→ What the exercise asks:
Among the lines below, a stretch begins at the one with "of the inputs" and ends at the one with "for (int i = 1; i < 9; i++) begin". Repeat that stretch exactly, ends included.

→ Materials provided:
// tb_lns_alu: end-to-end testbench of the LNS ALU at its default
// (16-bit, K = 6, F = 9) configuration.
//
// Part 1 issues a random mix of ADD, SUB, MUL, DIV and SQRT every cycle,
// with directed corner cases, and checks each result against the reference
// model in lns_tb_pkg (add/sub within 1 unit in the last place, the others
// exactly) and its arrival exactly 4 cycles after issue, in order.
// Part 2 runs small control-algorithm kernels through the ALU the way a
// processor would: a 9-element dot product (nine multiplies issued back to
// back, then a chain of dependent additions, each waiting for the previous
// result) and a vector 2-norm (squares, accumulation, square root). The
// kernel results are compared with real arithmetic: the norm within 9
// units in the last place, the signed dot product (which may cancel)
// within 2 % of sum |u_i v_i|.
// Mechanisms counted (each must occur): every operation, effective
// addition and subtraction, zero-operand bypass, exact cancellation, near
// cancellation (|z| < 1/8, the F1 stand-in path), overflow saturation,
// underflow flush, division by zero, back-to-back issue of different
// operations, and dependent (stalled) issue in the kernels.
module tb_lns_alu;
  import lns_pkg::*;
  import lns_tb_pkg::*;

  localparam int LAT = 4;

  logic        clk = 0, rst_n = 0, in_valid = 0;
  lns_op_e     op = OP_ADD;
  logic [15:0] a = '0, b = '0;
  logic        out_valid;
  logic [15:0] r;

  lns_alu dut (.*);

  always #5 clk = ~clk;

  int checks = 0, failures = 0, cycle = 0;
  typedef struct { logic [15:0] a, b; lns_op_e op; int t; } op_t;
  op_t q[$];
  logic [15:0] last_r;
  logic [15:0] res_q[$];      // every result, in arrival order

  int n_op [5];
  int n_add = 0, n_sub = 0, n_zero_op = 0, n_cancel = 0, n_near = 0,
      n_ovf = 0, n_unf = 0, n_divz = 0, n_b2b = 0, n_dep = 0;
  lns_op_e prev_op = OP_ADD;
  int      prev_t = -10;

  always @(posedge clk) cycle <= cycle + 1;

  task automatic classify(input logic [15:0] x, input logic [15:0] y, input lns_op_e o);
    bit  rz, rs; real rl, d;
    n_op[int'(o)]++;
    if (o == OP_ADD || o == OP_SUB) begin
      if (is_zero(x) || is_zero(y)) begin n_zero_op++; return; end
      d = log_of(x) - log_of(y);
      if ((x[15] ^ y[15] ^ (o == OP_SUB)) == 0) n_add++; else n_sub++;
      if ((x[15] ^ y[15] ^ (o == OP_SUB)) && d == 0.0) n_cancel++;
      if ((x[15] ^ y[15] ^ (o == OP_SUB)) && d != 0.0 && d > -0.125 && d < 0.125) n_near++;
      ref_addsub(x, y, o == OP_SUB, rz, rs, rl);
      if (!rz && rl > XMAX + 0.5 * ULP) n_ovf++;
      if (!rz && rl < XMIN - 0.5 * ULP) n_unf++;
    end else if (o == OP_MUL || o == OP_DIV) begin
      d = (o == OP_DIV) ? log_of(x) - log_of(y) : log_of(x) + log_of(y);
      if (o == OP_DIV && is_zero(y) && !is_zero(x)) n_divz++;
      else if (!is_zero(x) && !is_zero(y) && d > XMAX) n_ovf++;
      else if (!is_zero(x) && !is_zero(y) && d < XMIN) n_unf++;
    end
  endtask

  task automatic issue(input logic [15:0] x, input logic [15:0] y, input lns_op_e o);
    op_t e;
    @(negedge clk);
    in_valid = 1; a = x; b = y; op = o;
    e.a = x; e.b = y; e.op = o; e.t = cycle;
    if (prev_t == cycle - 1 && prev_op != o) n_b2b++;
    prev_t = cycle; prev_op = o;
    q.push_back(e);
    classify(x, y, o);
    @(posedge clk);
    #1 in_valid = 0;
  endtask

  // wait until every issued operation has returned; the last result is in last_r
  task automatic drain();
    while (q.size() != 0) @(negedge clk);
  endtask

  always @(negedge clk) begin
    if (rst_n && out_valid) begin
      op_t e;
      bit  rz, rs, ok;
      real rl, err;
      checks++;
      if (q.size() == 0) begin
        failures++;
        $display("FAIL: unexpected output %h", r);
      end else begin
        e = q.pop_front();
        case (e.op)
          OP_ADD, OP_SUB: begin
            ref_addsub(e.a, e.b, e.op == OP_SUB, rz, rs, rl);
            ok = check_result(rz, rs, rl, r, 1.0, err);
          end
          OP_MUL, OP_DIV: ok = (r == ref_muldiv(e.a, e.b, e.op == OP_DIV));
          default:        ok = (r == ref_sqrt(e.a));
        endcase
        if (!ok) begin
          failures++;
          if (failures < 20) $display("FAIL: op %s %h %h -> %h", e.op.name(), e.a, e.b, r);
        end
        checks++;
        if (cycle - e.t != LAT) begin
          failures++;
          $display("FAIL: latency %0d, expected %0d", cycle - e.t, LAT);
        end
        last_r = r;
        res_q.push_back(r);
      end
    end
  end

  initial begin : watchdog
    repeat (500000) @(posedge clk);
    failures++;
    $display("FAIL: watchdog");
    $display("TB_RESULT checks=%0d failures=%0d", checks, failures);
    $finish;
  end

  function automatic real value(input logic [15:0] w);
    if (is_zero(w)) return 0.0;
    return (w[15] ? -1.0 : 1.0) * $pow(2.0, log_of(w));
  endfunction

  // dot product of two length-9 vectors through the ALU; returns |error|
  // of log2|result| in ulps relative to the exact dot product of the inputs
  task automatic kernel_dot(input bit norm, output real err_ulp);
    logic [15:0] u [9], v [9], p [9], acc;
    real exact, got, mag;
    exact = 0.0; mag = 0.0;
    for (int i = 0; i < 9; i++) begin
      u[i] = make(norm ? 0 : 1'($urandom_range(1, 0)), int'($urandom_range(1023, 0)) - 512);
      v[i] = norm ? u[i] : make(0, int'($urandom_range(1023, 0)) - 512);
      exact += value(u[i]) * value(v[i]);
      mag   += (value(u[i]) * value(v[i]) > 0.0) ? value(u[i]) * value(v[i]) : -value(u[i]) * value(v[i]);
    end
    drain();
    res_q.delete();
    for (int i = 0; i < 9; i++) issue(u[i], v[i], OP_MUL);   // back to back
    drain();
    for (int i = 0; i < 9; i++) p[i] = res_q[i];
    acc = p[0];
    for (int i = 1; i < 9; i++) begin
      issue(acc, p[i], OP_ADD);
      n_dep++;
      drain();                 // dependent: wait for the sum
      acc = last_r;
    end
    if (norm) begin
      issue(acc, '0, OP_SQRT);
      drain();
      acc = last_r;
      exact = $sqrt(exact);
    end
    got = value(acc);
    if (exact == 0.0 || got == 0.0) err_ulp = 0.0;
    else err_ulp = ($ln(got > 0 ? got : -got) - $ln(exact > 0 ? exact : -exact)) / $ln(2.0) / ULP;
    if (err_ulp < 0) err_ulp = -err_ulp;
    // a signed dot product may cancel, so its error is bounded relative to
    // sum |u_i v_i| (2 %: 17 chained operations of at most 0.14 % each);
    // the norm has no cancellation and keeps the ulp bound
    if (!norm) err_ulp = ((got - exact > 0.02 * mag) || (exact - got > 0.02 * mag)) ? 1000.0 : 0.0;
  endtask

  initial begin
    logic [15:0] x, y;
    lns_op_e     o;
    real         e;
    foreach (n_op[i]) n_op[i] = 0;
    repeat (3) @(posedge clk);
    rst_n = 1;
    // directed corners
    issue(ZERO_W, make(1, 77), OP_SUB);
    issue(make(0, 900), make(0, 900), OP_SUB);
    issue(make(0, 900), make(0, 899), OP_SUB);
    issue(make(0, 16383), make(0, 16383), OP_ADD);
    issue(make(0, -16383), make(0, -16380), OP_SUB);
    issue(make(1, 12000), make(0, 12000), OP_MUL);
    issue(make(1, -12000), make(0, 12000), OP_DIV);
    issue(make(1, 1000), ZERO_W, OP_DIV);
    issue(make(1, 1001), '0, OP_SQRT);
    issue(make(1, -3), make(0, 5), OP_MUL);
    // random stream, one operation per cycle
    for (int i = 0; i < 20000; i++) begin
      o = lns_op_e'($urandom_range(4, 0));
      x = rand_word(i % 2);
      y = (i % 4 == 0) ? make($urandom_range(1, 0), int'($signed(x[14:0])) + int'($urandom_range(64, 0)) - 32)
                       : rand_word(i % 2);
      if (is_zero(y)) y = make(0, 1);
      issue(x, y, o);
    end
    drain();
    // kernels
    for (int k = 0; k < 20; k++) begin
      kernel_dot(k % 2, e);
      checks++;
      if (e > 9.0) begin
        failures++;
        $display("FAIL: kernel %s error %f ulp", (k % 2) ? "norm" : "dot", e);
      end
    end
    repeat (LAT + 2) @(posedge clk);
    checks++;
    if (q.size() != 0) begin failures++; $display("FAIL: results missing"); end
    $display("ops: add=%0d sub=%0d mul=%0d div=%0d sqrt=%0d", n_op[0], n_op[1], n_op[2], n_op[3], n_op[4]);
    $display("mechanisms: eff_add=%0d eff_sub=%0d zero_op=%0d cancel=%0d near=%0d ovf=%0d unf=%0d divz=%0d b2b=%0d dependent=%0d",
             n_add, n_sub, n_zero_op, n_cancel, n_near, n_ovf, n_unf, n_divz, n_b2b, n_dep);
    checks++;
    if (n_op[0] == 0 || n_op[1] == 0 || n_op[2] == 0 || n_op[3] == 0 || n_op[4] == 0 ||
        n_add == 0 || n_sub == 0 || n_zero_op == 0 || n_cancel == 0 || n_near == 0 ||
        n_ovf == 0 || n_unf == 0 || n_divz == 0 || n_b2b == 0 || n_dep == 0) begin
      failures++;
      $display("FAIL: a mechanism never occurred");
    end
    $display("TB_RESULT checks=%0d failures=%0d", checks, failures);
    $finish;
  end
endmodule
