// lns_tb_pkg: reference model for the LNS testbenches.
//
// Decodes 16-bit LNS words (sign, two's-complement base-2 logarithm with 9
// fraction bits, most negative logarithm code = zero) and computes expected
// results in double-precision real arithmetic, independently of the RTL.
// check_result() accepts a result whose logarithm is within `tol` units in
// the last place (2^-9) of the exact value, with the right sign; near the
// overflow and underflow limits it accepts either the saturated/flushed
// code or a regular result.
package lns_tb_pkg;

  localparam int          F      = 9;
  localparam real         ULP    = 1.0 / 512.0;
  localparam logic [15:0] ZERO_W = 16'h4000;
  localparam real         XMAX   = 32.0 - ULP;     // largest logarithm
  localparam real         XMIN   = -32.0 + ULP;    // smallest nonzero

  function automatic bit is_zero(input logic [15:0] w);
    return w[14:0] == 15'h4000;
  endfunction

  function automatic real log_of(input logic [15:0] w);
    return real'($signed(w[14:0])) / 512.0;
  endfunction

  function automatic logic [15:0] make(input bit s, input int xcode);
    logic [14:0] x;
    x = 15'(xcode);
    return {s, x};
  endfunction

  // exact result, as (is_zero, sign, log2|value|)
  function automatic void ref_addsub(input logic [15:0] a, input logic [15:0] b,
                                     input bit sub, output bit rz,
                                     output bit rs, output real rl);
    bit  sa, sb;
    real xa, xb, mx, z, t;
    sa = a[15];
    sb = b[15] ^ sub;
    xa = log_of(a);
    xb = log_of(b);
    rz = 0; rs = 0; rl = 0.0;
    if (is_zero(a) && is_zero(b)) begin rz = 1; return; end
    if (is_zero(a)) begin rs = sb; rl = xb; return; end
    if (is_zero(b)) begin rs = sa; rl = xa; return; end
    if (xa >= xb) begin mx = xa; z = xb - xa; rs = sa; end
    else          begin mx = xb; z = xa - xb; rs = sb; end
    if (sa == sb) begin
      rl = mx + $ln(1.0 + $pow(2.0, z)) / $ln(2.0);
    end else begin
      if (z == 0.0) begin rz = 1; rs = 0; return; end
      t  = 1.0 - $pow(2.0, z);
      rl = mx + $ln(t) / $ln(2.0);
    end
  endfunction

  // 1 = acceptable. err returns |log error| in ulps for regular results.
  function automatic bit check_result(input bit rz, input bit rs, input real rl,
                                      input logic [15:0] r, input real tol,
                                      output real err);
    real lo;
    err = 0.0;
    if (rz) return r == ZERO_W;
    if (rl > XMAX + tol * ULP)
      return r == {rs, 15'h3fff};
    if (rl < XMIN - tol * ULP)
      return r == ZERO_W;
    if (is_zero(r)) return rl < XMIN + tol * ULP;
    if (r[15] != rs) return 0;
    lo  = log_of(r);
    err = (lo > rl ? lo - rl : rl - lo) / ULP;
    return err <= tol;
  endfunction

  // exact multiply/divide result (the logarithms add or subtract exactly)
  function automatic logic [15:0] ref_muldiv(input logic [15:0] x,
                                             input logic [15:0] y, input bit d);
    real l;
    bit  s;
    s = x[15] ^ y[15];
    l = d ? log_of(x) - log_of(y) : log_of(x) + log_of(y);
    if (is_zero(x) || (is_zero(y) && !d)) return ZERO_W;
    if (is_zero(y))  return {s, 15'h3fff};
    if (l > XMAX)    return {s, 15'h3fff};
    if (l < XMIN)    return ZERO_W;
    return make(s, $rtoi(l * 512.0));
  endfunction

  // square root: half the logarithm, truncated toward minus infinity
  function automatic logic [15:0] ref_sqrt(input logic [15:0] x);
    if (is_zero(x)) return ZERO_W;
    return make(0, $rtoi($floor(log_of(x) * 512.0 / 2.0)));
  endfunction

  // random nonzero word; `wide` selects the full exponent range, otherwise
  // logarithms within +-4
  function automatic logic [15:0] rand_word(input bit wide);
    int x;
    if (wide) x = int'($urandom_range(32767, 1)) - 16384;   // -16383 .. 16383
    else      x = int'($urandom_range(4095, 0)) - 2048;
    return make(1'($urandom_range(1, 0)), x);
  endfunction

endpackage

→ Exercise output:
  // of log2|result| in ulps relative to the exact dot product of the inputs
  task automatic kernel_dot(input bit norm, output real err_ulp);
    logic [15:0] u [9], v [9], p [9], acc;
    real exact, got, mag;
    exact = 0.0; mag = 0.0;
    for (int i = 0; i < 9; i++) begin
      u[i] = make(norm ? 0 : 1'($urandom_range(1, 0)), int'($urandom_range(1023, 0)) - 512);
      v[i] = norm ? u[i] : make(0, int'($urandom_range(1023, 0)) - 512);
      exact += value(u[i]) * value(v[i]);
      mag   += (value(u[i]) * value(v[i]) > 0.0) ? value(u[i]) * value(v[i]) : -value(u[i]) * value(v[i]);
    end
    drain();
    res_q.delete();
    for (int i = 0; i < 9; i++) issue(u[i], v[i], OP_MUL);   // back to back
    drain();
    for (int i = 0; i < 9; i++) p[i] = res_q[i];
    acc = p[0];
    for (int i = 1; i < 9; i++) begin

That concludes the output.